During his free time since he didn't attend school, he spent this time in a print shop. He spent his pocket money for engravings of different Italian Masters. All of this freedom that he had helped him to gather impressions and sensations from the world that helped him with his drawings until he died. Later in his life he decided on apprenticing as an engraver instead of becoming an artist, even though he was a friend of many of the great artists. He worked as an apprentice for a well-known engraver.

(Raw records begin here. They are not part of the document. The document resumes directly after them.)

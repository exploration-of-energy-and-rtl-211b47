// Self-checking test of the 3D fabric.
// 1. Reach: every ALU is set to output its own tag through its constant; for
//    each cell the test walks all 32 candidate entries and checks that
//    entries 0..3 reach the row of the layer above (or the fabric inputs on
//    the first layer) and that the other entries reach exactly the cells
//    that share a straight line of four with it, each once. Collinearity is
//    worked out here from coordinate differences.
// 2. A layer-to-layer graph, y = (in0 + in1) * 3 - in2, over three layers,
//    read through each of the three exit faces.
module tb_cgra_3d;
  import cgra_pkg::*;
  import tb_ref_pkg::*;

  localparam int N = 4, NC = 64;
  int checks = 0, failures = 0, n_layer = 0, n_hop = 0, n_face [3];
  word_t      in_v [NIN];
  cell_cfg_t  cfg [NC];
  logic [1:0] xs [3][N][N];
  logic [5:0] os [NOUT];
  word_t      out_v [NOUT];

  cgra_3d u_dut (.in_i(in_v), .cfg_i(cfg), .xsel_i(xs), .osel_i(os), .out_o(out_v));

  function automatic int idx(input int x, input int y, input int z);
    return z * 16 + y * 4 + x;
  endfunction

  function automatic bit collinear(input int i, input int j);
    int p[3], q[3], d[3], m, cnt, ok;
    p[0] = i % 4; p[1] = (i / 4) % 4; p[2] = i / 16;
    q[0] = j % 4; q[1] = (j / 4) % 4; q[2] = j / 16;
    m = 0;
    for (int a = 0; a < 3; a++) begin
      d[a] = q[a] - p[a];
      if (d[a] != 0) begin
        if (m == 0) m = (d[a] < 0) ? -d[a] : d[a];
        else if (((d[a] < 0) ? -d[a] : d[a]) != m) return 1'b0;
      end
    end
    if (m == 0) return 1'b0;
    for (int a = 0; a < 3; a++) d[a] = d[a] / m;
    cnt = 0;
    for (int s = -3; s <= 3; s++) begin
      ok = 1;
      for (int a = 0; a < 3; a++) if (p[a] + s * d[a] < 0 || p[a] + s * d[a] > 3) ok = 0;
      cnt += ok;
    end
    return cnt == 4;
  endfunction

  // read cell i through the bottom (+z) face
  task automatic read_bottom(input int i);
    xs[2][i % 4][(i / 4) % 4] = 2'(i / 16);
    os[0] = 6'(32 + (i % 4) * 4 + (i / 4) % 4);
  endtask

  task automatic chk(input string what, input word_t got, input word_t exp);
    checks++;
    if (got !== exp) begin failures++; $display("FAIL %s got=%h exp=%h", what, got, exp); end
  endtask

  initial begin
    #1000000;
    failures++;
    $display("TB_RESULT checks=%0d failures=%0d", checks, failures);
    $finish;
  end

  initial begin
    foreach (in_v[j]) in_v[j] = word_t'(16'h4000 + j);
    foreach (xs[f, a, b]) xs[f][a][b] = '0;
    foreach (os[n]) os[n] = '0;
    // 1. reach
    foreach (cfg[i]) cfg[i] = mkc(OP_PASS, kon(), kon(), , word_t'(16'h1000 + i));
    for (int i = 0; i < NC; i++) begin
      int seen [NC];
      foreach (seen[j]) seen[j] = 0;
      read_bottom(i);
      for (int k = 0; k < 32; k++) begin
        word_t v;
        cfg[i] = mkc(OP_PASS, win(k), kon());
        #1;
        v = out_v[0];
        if (k < 4) begin
          chk($sformatf("layer link %0d/%0d", i, k), v,
              (i / 16 == 0) ? in_v[k] : word_t'(16'h1000 + idx(k, (i / 4) % 4, i / 16 - 1)));
          n_layer++;
        end else if (v != 0) begin
          int j;
          j = int'(v) - 16'h1000;
          checks++;
          if (j < 0 || j >= NC || !collinear(i, j) || seen[j] != 0) begin
            failures++; $display("FAIL cell %0d entry %0d reaches %0d", i, k, j);
          end else seen[j] = 1;
          n_hop++;
        end
      end
      for (int j = 0; j < NC; j++) begin
        checks++;
        if (collinear(i, j) && seen[j] == 0) begin failures++; $display("FAIL cell %0d misses %0d", i, j); end
      end
      cfg[i] = mkc(OP_PASS, kon(), kon(), , word_t'(16'h1000 + i));
    end
    // 2. layer-to-layer graph
    foreach (cfg[i]) cfg[i] = CELL_IDLE;
    cfg[idx(0, 0, 0)] = mkc(OP_ADD, side(0), side(1));
    cfg[idx(2, 0, 1)] = mkc(OP_MUL, win(0), kon(), , 16'd3);    // layer above, row 0, x = 0
    cfg[idx(1, 0, 2)] = mkc(OP_SUB, win(2), side(2));           // layer above, row 0, x = 2
    xs[0][0][2] = 2'd1;  os[1] = 6'(0 * 16 + 0 * 4 + 2);        // +x face, (y=0, z=2)
    xs[1][1][2] = 2'd0;  os[2] = 6'(1 * 16 + 1 * 4 + 2);        // +y face, (x=1, z=2)
    xs[2][2][0] = 2'd1;  os[3] = 6'(2 * 16 + 2 * 4 + 0);        // bottom face, (x=2, y=0)
    for (int t = 0; t < 20; t++) begin
      word_t s;
      foreach (in_v[j]) in_v[j] = word_t'($urandom);
      s = word_t'(in_v[0] + in_v[1]);
      #1;
      chk("face x", out_v[1], word_t'(s * 3 - in_v[2])); n_face[0]++;
      chk("face y", out_v[2], word_t'(s * 3 - in_v[2])); n_face[1]++;
      chk("face z", out_v[3], word_t'(s * 3));           n_face[2]++;
    end
    $display("mechanisms: layer=%0d hop=%0d faces=%0d/%0d/%0d", n_layer, n_hop, n_face[0], n_face[1], n_face[2]);
    if (n_layer == 0 || n_hop == 0 || n_face[0] == 0 || n_face[1] == 0 || n_face[2] == 0) failures++;
    $display("TB_RESULT checks=%0d failures=%0d", checks, failures);
    $finish;
  end
endmodule
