The 64-tap filter takes eight passes of 266 cycles. Between passes the host changes
only the immediates. The address counters keep running, and each pass offsets its
immediates by the count of the passes before it. Measured deviation from the exact
filter is about 1.5 % (8 taps) and 2.7 % (64 taps).

**Polynomial evaluation** (`tb/tb_sc_cgra_poe.sv`; order 64, 32 points, Q15).
Horner's rule needs one step per coefficient: `acc = ((acc*x) >>> 15) + c[k]`. Each
pass performs one such step for every point, in place, with c[k] as an immediate.
Row r handles points 4i+r:

- PE(r,0) loads acc.
- PE(r,1) loads x and multiplies.
- PE(r,2) shifts the product, then adds the coefficient.
- PE(r,3) stores the result.

64 passes of 38 cycles evaluate the polynomial. The deviation from the exact value is
about 7 %, because the error of 64 chained stochastic products builds up.

## Parameters

| item | value | from |
|---|---|---|
| array | 4x4 | original design |
| multiplier operand width N | 16 | original design |
| cells per PE (2^M) | 32 | original design (its preferred configuration) |
| longest combined stream | 128 (4 PEs) | original design |
| data word | 32 bits | this design |
| register file | 4 words | this design |
| context slots | 16 | this design |
| data memory | 1024 words | this design |

The array size and memory depths are module parameters (`ROWS`, `COLS`, `CTX_DEPTH`,
`DM_DEPTH` on `sc_cgra`). The SC widths are package constants. Changing `SEQ_LEN` or
`SEQ_M` also needs matching `SF_W` and `CNT_W`, and the segment scheme assumes 4
segments.

## Where this implementation departs from, or adds to, the original
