# Low-transition GLFSR test pattern generator

In logic built-in self-test, a pseudorandom generator on the chip drives the
circuit under test. Random patterns make many bits toggle from one pattern to
the next, and during test this can draw much more power than normal operation.
This design generates patterns from a *generalized* LFSR (GLFSR) over
GF(2^3), and splits its flip-flops into two parts that advance on alternate
clocks. Each pair of consecutive GLFSR patterns T(i), T(i+1) then has an
intermediate pattern T(i1) between them. T(i1) takes one part of its bits from
T(i) and the other part from T(i+1). The number of bits that can toggle in one
clock is limited to the size of the part that moves, and the generator's own
flip-flops switch only a part at a time. The generator is still a full-period
GLFSR: every second pattern is exactly the plain GLFSR(3,4) sequence.

The RTL is parameterised, and its defaults are the 12-bit GLFSR(3,4). A
GLFSR of the same size compacts the responses of the circuit under test into a
signature.

## GF(2^3) arithmetic and the GLFSR(3,4)

A GLFSR(δ, m) has m stages. Each stage holds one element of GF(2^δ) in δ
flip-flops. Here δ = 3 and m = 4, which gives 12 bits. Field elements are in
polynomial basis over p(x) = x^3 + x + 1, with bit i being the coefficient of
α^i. So α = 010, α^5 = 111 and α^6 = 101. The feedback polynomial is

    φ(x) = x^4 + α·x^3 + α^6·x^2 + α^5      (φ3 = α, φ2 = α^6, φ1 = 0, φ0 = α^5)

It is primitive over GF(2^3), so the register visits all 4095 non-zero states.
The register is in Galois form, with fb = stage 3:

    stage0 <= fb·α^5 (+ input symbol when used as a signature analyser)
    stage1 <= stage0
    stage2 <= stage1 + fb·α^6
    stage3 <= stage2 + fb·α

Flip-flop D_k holds bit k mod 3 of stage k/3. The three rows D0/D3/D6/D9,
D1/D4/D7/D10 and D2/D5/D8/D11 are therefore the three bit positions of the
field elements. At bit level, with fb = (f2 f1 f0) = (D11 D10 D9):

| flip-flop | next value          | flip-flop | next value          |
|-----------|---------------------|-----------|---------------------|
| D0        | f0 ^ f1 ^ f2        | D6        | D3 ^ f0 ^ f1        |
| D1        | f0                  | D7        | D4 ^ f2             |
| D2        | f0 ^ f1             | D8        | D5 ^ f0             |
| D3, D4, D5| D0, D1, D2          | D9        | D6 ^ f2             |
|           |                     | D10       | D7 ^ f0 ^ f2        |
|           |                     | D11       | D8 ^ f1             |

From the seed 1111 1111 1111 (written D0 first) the sequence starts
1101 1110 0010, 1011 1001 1101, 0111 0100 1111, …

`gf_mul` is a general shift-and-add multiplier. Inside the register one
operand is a constant, and synthesis folds the multipliers into the XOR gates
of the table above. `gf_add` is bitwise XOR.

## The bipartite split and the shadow flip-flops

The flip-flops are split by row:

* **part 1**: D0, D1, D3, D4, D6, D7, D9, D10 (rows 0 and 1, 8 bits)
* **part 2**: D2, D5, D8, D11 (row 2, 4 bits)

One GLFSR step takes two clocks:

| clock | En1 En2 | what moves                      | pattern on the outputs |
|-------|---------|---------------------------------|------------------------|
| 1     | 0 1     | part 2 takes its next value     | T(i1): part 1 of T(i), part 2 of T(i+1) |
| 2     | 1 0     | part 1 takes its next value     | T(i+1)                 |

Consecutive applied patterns therefore differ in at most 4 bits (clock 1) or 8
bits (clock 2), never in 12. The total number of bit changes over the two
clocks equals that of the single plain GLFSR step.

The part boundary runs along rows. Because of this, the stage-to-stage shift
never crosses it: a bit always shifts into the same row of the next stage. The
parts only see each other through the feedback symbol fb = (D11, D10, D9).
This is where the difficulty lies. In clock 2, part 1 needs f2 = D11 as it was
at the start of the step, but part 2 has already changed D11 in clock 1. Three
extra **shadow flip-flops** on the last stage solve this:

* The D11 copy takes the value of D11 *before* part 2 moves (clock 1). Part 1
  uses it in clock 2.
* The D9 and D10 copies take the values D9 and D10 receive when part 1 moves
  (clock 2). Part 2 uses them in the next clock 1.

With these copies the feedback of each step is the one the plain GLFSR would
use. Part 2's feedback gates take D9 and D10 from the shadow. Part 1's take
D11 from the shadow. The D9 and D10 copies always equal the live D9 and D10
when they are used, so they could be removed. They are kept because they
give both parts the same structure, with all of the other part's feedback
taken from a register.

If both enables are low, nothing moves. The two enables must never be high
together, and an assertion in `lt_glfsr` checks this.

## Enables and timing

`lt_enable_gen` holds one phase flip-flop. While `run_i` is high it produces
En1En2 = 01, 10, 01, … Each enable is active on every second clock, and the
sequence starts with the intermediate step. When `run_i` is low both enables
are 0 and the phase is kept. `restart_i` returns to the intermediate step.

The scheme is often drawn as two non-overlapping half-rate clocks, CLK/2 and
a shifted CLK/2. Here they are synchronous clock enables on a single clock.
To save clock power in silicon, replace the enables by integrated
clock-gating cells. The logic does not change.

## The BIST core (`lt_glfsr_bist`)

| port | dir | width | meaning |
|------|-----|-------|---------|
| `clk`, `rst_n` | in | 1 | clock; asynchronous active-low reset (generator to all ones, signature to 0) |
| `load_i` | in | 1 | load `seed_i`, clear the signature, restart at the intermediate step |
| `seed_i` | in | 12 | generator seed, bit k = D_k; must be non-zero |
| `run_i` | in | 1 | apply one pattern per clock |
| `cut_pattern_o` | out | 12 | pattern for the circuit under test |
| `pattern_inter_o` | out | 1 | the current pattern is an intermediate one |
| `cut_resp_i` | in | 3 | three response bits of the circuit under test |
| `signature_o` | out | 12 | signature register |

Sequence after a load: T(0), T(0i), T(1), T(1i), T(2), … The full period is
8190 patterns (4095 full plus 4095 intermediate). In each clock with `run_i`
high, the analyser absorbs `cut_resp_i` as its input symbol. This must be the
response to the pattern currently on `cut_pattern_o`. The generator then
moves on. `load_i` has priority over `run_i`. There is no test-length counter
and no pass/fail comparison: the surrounding controller decides how long to
run and compares `signature_o` with a known-good value.

## How far it can be trusted, and where it departs from the usual description

* **Checked against published data.** The first 16 GLFSR(3,4) states from the
  all-ones seed match the published sequence exactly, when the leftmost digit
  is read as D0. The period is 4095.
* **Split of 8 and 4 bits, not halves.** The bipartite idea is usually stated
  as "half of the bits from each pattern". This design uses the explicit
  flip-flop lists of the LT-GLFSR(3,4) instead (rows 0 and 1 against row 2).
  The rows are selectable with the `PART2_ROWS` parameter. Any set of whole
  rows works, because shifts stay inside a row.
* **Step order.** Part 2 moves first, then part 1.
* **Published LT-GLFSR pattern list not reproduced.** A published table of
  the first 20 LT-GLFSR(3,4) patterns does not follow from the GLFSR sequence
  above under any bit order or step order tried. A published worked example of
  one insertion is not a step of this feedback polynomial either. The
  generator follows the feedback polynomial and the verified GLFSR sequence.
* **Feedback wiring of the shadow bits.** It is derived from φ(x): the D9 copy
  feeds D2 and D8, the D10 copy feeds D2 and D11, and the D11 copy feeds D0,
  D7, D9 and D10. This may differ from informal descriptions of which XOR
  gates the saved bits reach.
* **Own choices.** Clock enables instead of gated clocks, the all-ones reset
  value, the load/run control, the `inter_o` flag, and the signature analyser
  with the same polynomial as the generator, cleared on load and absorbing the
  response to every applied pattern.
* **Not included.** The benchmark circuits (ISCAS'89 s298, s344, s386, s526)
  and any power estimation.

## Benchmark test lengths

Published results used test lengths of 32 (s344), 12 (s298), 79 (s386) and
197 (s526) LT-GLFSR patterns. All of these are far below one period.

* **Inputs.** The 12 pattern bits cover the primary inputs of these circuits
  (9, 3, 7 and 3). They do not cover primary inputs plus flip-flops (24, 17,
  13 and 24) if the circuits are tested as full-scan combinational logic.
* **Outputs.** The signature analyser takes 3 response bits. These circuits
  have 6 to 11 outputs, so a wider analyser or an XOR space compactor would be
  needed in front of it.

`tb_workloads` runs each test length through the core with a stand-in circuit.
The bit changes per applied pattern it reports are shown below. Each pair is
LT-GLFSR first, then the plain GLFSR over the same number of patterns.

| circuit | patterns | peak, LT / plain | average, LT / plain |
|---------|----------|------------------|---------------------|
| s344    | 32       | 7 / 10           | 3.2 / 6.0           |
| s298    | 12       | 6 / 9            | 2.9 / 5.9           |
| s386    | 79       | 7 / 12           | 3.0 / 6.5           |
| s526    | 197      | 8 / 12           | 3.2 / 6.3           |

## Verification

Every block has a self-checking testbench in `tb/`. Each ends by printing
`TB_RESULT checks=N failures=M` and has a cycle watchdog. The reference model
in `tb/glfsr_ref_pkg.sv` is independent of the RTL. It multiplies in GF(2^3)
through log/antilog tables of α, steps the register stage by stage from φ(x),
and holds the published first 16 states.

| testbench | what it shows |
|-----------|---------------|
| `tb_gf_add`, `tb_gf_mul` | all 64 operand pairs; α generates the field |
| `tb_glfsr` | published first states, period 4095 over all non-zero states, hold, load, signature mode with random symbols |
| `tb_lt_enable_gen` | 01/10 alternation starting with 01, no overlap, pause, restart |
| `tb_lt_glfsr` | a whole period (8190 clocks): every full pattern equals the GLFSR state, every intermediate pattern has the right bits from both neighbours, at most 4 and 8 changes per clock, total changes equal the plain GLFSR's |
| `tb_lt_glfsr_bist` | end to end at default size: one full period with random pauses, a reload in mid-step, patterns and signature checked every clock, and each mechanism counted |
| `tb_workloads` | the four benchmark test lengths, as above |

To run one with Verilator:

    verilator --binary --timing --assert -Irtl -Itb -y rtl -y tb +libext+.sv \
        --top-module tb_lt_glfsr_bist tb/glfsr_ref_pkg.sv tb/tb_lt_glfsr_bist.sv
    ./obj_dir/Vtb_lt_glfsr_bist

Each testbench finishes in well under a second.

## Changing it

* **Another field or register length.** Set `DELTA`, `M`, `FIELD_POLY` and
  `PHI` (φ_i = `PHI[i*DELTA +: DELTA]`). The feedback polynomial must be
  primitive over GF(2^δ) for a full period. `RESET_SEED` must be non-zero.
* **Another split.** Set `PART2_ROWS` to a mask of bit positions.
* The reference package in `tb/` is written for GLFSR(3,4) only.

His engraving skills that he learned helped him with his craftsmanship, and a higher branch of art (Raine 9-10). Blake married an illiterate woman at the age of twenty-four, named Catherine. He decided on courting her in Battersea, and the church where they were married is the only church still standing to this very day (Raine 7). Blake encountered many hardships in his life including being arrested for making slanderous statements about different things. All of the events that Blake endured in his life had a great influence on his masterful writings and drawings. It was once said that Blake and his wife were so poor, that his wife would lay an empty plate in front of him at dinner because they didn't have anything at all to eat, and this made Blake start drawing pictures of what he wished was on his plate.

One task that he was assigned was to draw many of the monuments of kings and queens in Westminster Abbey. When Blake was young he had many different visions that also caused him to start drawing these visions on the flaps of his dad's books. One of the visions that he had was of a dark satanic mill where he saw severed humans. Another of his visions was a deadly, horrible dream of the same dark satanic mills and furnaces were burning the people.

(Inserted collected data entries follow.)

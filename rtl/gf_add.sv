// gf_add -- adder over GF(2^DELTA).
//
// Two field elements in polynomial basis (bit i is the coefficient of
// alpha^i) are added. In a field of characteristic two that is a bitwise XOR,
// so the block is DELTA two-input XOR gates and has no clock.
// This is the "GF(2^delta) adder" symbol of the generalized LFSR; the document
// only names it, the XOR realisation is the standard one.
//
// Interface: a_i, b_i -> sum_o, all DELTA bits, purely combinational.
module gf_add #(
  parameter int unsigned DELTA = 3
) (
  input  logic [DELTA-1:0] a_i,
  input  logic [DELTA-1:0] b_i,
  output logic [DELTA-1:0] sum_o
);
  always_comb sum_o = a_i ^ b_i;
endmodule
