// tb_gf_add -- exhaustive check of the GF(2^3) adder.
// Every pair (a, b) is applied; the sum must satisfy the field rules checked
// here through the antilog table: a + a = 0, a + 0 = a, and for non-zero
// operands alpha^i + alpha^j equals the bit-by-bit sum modulo 2.
module tb_gf_add;
  import glfsr_ref_pkg::*;
  logic [2:0] a, b, s;
  int checks = 0, failures = 0;

  gf_add #(.DELTA(3)) dut (.a_i(a), .b_i(b), .sum_o(s));

  initial begin
    #100000;
    failures++;
    $display("TB_RESULT checks=%0d failures=%0d", checks, failures);
    $finish;
  end

  initial begin
    for (int i = 0; i < 8; i++) begin
      for (int j = 0; j < 8; j++) begin
        logic [2:0] exp_s;
        a = 3'(i); b = 3'(j);
        #1;
        for (int k = 0; k < 3; k++) exp_s[k] = ((a[k] + b[k]) % 2) == 1;
        checks++;
        if (s !== exp_s) begin
          failures++;
          $display("FAIL %0d + %0d = %0d, expected %0d", a, b, s, exp_s);
        end
        if (i == j) begin
          checks++;
          if (s !== 3'b000) failures++;
        end
      end
    end
    $display("TB_RESULT checks=%0d failures=%0d", checks, failures);
    $finish;
  end
endmodule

Those two visions were thought to be from anger that was built up inside towards danger and imagination. He thought and believed that the perfect society was the "City of God", and that human spirits were the same in Heaven and in Hell (Raine 8-10). These visions allowed him to virtually perfect the elements of point of view, setting, characterization, tone, theme, and irony. In first person point of view the author is extremely restricted because one of the characters is telling the story, eliminating the author as narrator. In William Blake's "The Chimney Sweeper", in Songs of Experience, the story is told through the eyes of a little boy.

And unlike most of Blake's work this poem is not written in a form known as All May Read (Abrams 73). When Blake wrote the rebound of his first collection, Songs of Innocence, his vision of his audience might have been a little blurred; therefore, we as an audience have to take into consideration the mental state of the speaker that Blake has created. In this particular poem the speaker is "a little black thing among the snow". One reason this poem is not an "all may read" poem is because if the reader is not familiar with Blake's work he or she may not understand why this boy is being called "a little black thing"; this is not to construe the thought of a racial slur or anything of the nature. The little boy is black because he is covered in soot from the chimney, but how are we to know unless we are familiar with Songs of Innocence. For those who still are unfamiliar with his work it is difficult to understand his perspective because he goes from fiction to realistic and then back to fiction without missing a beat.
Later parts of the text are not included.